Если бы Вадим Морковин не сберег эти письма; если бы Лев Мнухин, в давние годы, когда было это совсем не просто, начавший собирать все относящееся к творчеству и жизни Марины Цветаевой, написавший немало интересных исследований, не загорелся идеей опубликовать их в полном объеме и не создал своими интереснейшими, потребовавшими огромной работы комментариями настоящий “роман в романе”; если бы “чешская сторона” не согласилась — бескорыстно, чтобы отдать достойную дань памяти Марины Цветаевой и Анны Тесковой, — принять участие в этом замысле (профессор А. Гловачек написал вступительную статью и вместе с российскими коллегами Л.А. Мнухиным, Н.О. Осиповой и Т.А. Горьковой вошел в редакционный совет, возглавленный директором Мемориального дома-музея Марины Цветаевой в Болшеве З.Н. Атрохиной; наконец, если бы идею Льва Мнухина не поддержал и не оказал, как сказано на первой странице книги, “финансовую поддержку” В.А. Максецкий (генеральный директор ЗАО “Ретемп”); если бы художник А.Р. Сайфулин, оформляя обложку, так тонко не проникся настроением этих полных любви к Чехии писем; если бы не добрая воля еще многих людей из Праги, Парижа, Торонто, Лидса (и, само собой, России!), оказавших составителю помощь при подготовке текста и комментариев (им Лев Мнухин выразил особую благодарность); наконец, если бы не было достигнуто соглашение между Литературным архивом МНП (Музея национальной письменности в Праге, где хранился после смерти В. Морковина его архив) и Домом-музеем Марины Цветаевой в Болшеве — этой книги не было бы.

Но все это произошло, все это случилось — и книга есть!

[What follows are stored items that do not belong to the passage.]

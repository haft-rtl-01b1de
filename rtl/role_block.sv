// role_block: a ROLE (Routing or Logic Element) block.
//
// A ROLE holds N_MUT 6-MUTs and a crosspoint matrix that connects every MUT
// input to the wires of the block. Depending on how its MUTs are configured
// the same block works as a routing block (all MUTs pass an input through),
// a logic block (all MUTs use their LUT and flip-flop) or a mix of both, so
// the split of the chip between logic and routing is decided per mapping at
// configuration time.
//
// Input pool of the crosspoint matrix, index p:
//   [0 ,T)        inc wires of the horizontal channel over the block (east-going)
//   [T ,2T)       dec wires of the horizontal channel (west-going)
//   [2T,3T)       inc wires of the vertical channel (south-going)
//   [3T,4T)       dec wires of the vertical channel (north-going)
//   [4T,4T+N_MUT) the MUT outputs of this block (feedback)
// Each MUT input is the OR of the pool wires whose crosspoint is closed; a
// proper configuration closes one crosspoint per used input. A crosspoint
// that cannot be closed (a defect) is avoided by picking another input slot
// or another MUT.
//
// Outputs: the N_MUT/4 MUTs of side s drive the channel on that side; track t
// of side s is offered MUT s*MPS + t%MPS. The channel's tri-state enables
// decide whether the value is actually put on the wire.
//
// Configuration layout (cfg, LSB first): N_MUT mut_cfg_t words (MUT 0 at the
// bottom), then the crosspoints, bit (m*6+i)*POOL+p closing MUT m input i
// (a..f) onto pool wire p.
//
// From the architecture: MUTs with a 4-LUT, FF and MUX, all configuration in
// the crosspoint memory, the routing/logic/hybrid use, and the four-LUT
// logic block (N_MUT = 4). The full input matrix, the pool order and the
// side assignment of the MUTs are choices of this implementation.
//
// Timing: combinational from wires to outputs except through MUT flip-flops.
// The feedback pool makes a structural loop (MUT output -> crosspoint ->
// MUT input -> multiplexer -> MUT output) that lint tools report as
// circular logic. It is inherent to a programmable block: it is closed only
// by a configuration that feeds a MUT in LUT or multiplexer mode back to
// itself without its flip-flop, which a valid configuration never does.
module role_block
  import haft_pkg::*;
#(
  parameter int unsigned N_MUT = 4,
  parameter int unsigned T     = 3,
  localparam int unsigned POOL  = role_pool(N_MUT, T),
  localparam int unsigned CFG_W = role_cfg_bits(N_MUT, T),
  localparam int unsigned MPS   = N_MUT / N_SIDES
)(
  input  logic             clk,
  input  logic             rst_n,
  input  logic             en,       // fabric enable (MUT outputs 0 while low)
  input  logic [CFG_W-1:0] cfg,
  // wires of the channels passing over the block
  input  logic [T-1:0]     h_inc_in,
  input  logic [T-1:0]     h_dec_in,
  input  logic [T-1:0]     v_inc_in,
  input  logic [T-1:0]     v_dec_in,
  // values offered to the channels at the block edges
  output logic [T-1:0]     e_out,    // onto h inc wires at the east edge
  output logic [T-1:0]     w_out,    // onto h dec wires at the west edge
  output logic [T-1:0]     s_out,    // onto v inc wires at the south edge
  output logic [T-1:0]     n_out     // onto v dec wires at the north edge
);

  initial begin
    assert (N_MUT % N_SIDES == 0 && N_MUT > 0)
      else $error("role_block: N_MUT must be a positive multiple of 4");
  end

  logic [N_MUT-1:0]       mut_g;
  mut_cfg_t               mcfg [N_MUT];
  logic [POOL-1:0]        pool;
  logic [MUT_IN-1:0]      min  [N_MUT];

  for (genvar m = 0; m < N_MUT; m++) begin : g_cfg
    assign mcfg[m] = mut_cfg_t'(cfg[m*MUT_CFG_W +: MUT_CFG_W]);
  end

  assign pool = {mut_g, v_dec_in, v_inc_in, h_dec_in, h_inc_in};

  // crosspoint matrix: wired-OR of closed crosspoints
  for (genvar m = 0; m < N_MUT; m++) begin : g_xbar
    for (genvar i = 0; i < MUT_IN; i++) begin : g_in
      localparam int unsigned BASE = N_MUT*MUT_CFG_W + (m*MUT_IN + i)*POOL;
      assign min[m][i] = |(cfg[BASE +: POOL] & pool);
    end
  end

  for (genvar m = 0; m < N_MUT; m++) begin : g_mut
    mut u_mut (
      .clk, .rst_n, .en,
      .cfg     (mcfg[m]),
      .a       (min[m][0]), .b (min[m][1]), .c (min[m][2]),
      .d       (min[m][3]), .e (min[m][4]), .f (min[m][5]),
      .g       (mut_g[m])
    );
  end

  for (genvar t = 0; t < T; t++) begin : g_side
    assign n_out[t] = mut_g[int'(SIDE_N)*MPS + t % MPS];
    assign e_out[t] = mut_g[int'(SIDE_E)*MPS + t % MPS];
    assign s_out[t] = mut_g[int'(SIDE_S)*MPS + t % MPS];
    assign w_out[t] = mut_g[int'(SIDE_W)*MPS + t % MPS];
  end

endmodule
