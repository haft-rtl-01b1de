// tb_role_block: self-checking testbench of the ROLE block.
//
// Runs role_block_check on two block sizes: the default four-MUT block
// (one MUT per side, a four-LUT logic block) and a twelve-MUT block (three
// MUTs per side). Each run compares the side outputs of random
// configurations with a model, and makes the block work as a logic block,
// a routing block and a hybrid, and through a feedback crosspoint.
module tb_role_block;
  logic done4, done12;
  int   chk4, chk12, fail4, fail12;
  int   checks = 0, failures = 0;

  role_block_check #(.N_MUT(4))  u_4  (.done(done4),  .checks(chk4),  .failures(fail4));
  role_block_check #(.N_MUT(12)) u_12 (.done(done12), .checks(chk12), .failures(fail12));

  initial begin
    #200000;
    $display("tb_role_block: watchdog expired");
    $display("TB_RESULT checks=%0d failures=%0d", checks, failures + 1);
    $finish;
  end

  initial begin
    #1;
    wait (done4 === 1'b1 && done12 === 1'b1);
    checks   = chk4 + chk12;
    failures = fail4 + fail12;
    $display("TB_RESULT checks=%0d failures=%0d", checks, failures);
    $finish;
  end
endmodule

________________________________________________

1) Предыдущие статьи цикла см. в “НЛО” № 21 (1996) и № 86 (2007).

2) См.: Цветаева М. Письма к А. Тесковой. Прага: Academia, 1969.

3) См.: Цветаева М.И. Письма к Анне Тесковой / Подгот. изд., предисл. и коммент. И. Кудровой. СПб.: Внешторгиздат. СПб. отд-ние, 1991.

4) Эйснер А. “Она многое понимала лучше нас…” // Марина Цветаева в воспоминаниях современников. Годы эмиграции. М., 2002. С. 210.

5) Гуль Р. Из книги “Я унес Россию” // Там же. С. 10. (Курсив мой.)

6) Цветаева М. Неизданное. Записные книжки: В 2 т. М., 2001. Т. 2. С. 146.

7) Там же. С. 407.

8) См.: Цветаева М. Письма Анатолию Штейгеру. Болшево; Калининград (Моск. обл.), 1994.

9) Слоним М. О Марине Цветаевой // Марина Цветаева в воспоминаниях современников. Годы эмиграции. С. 144.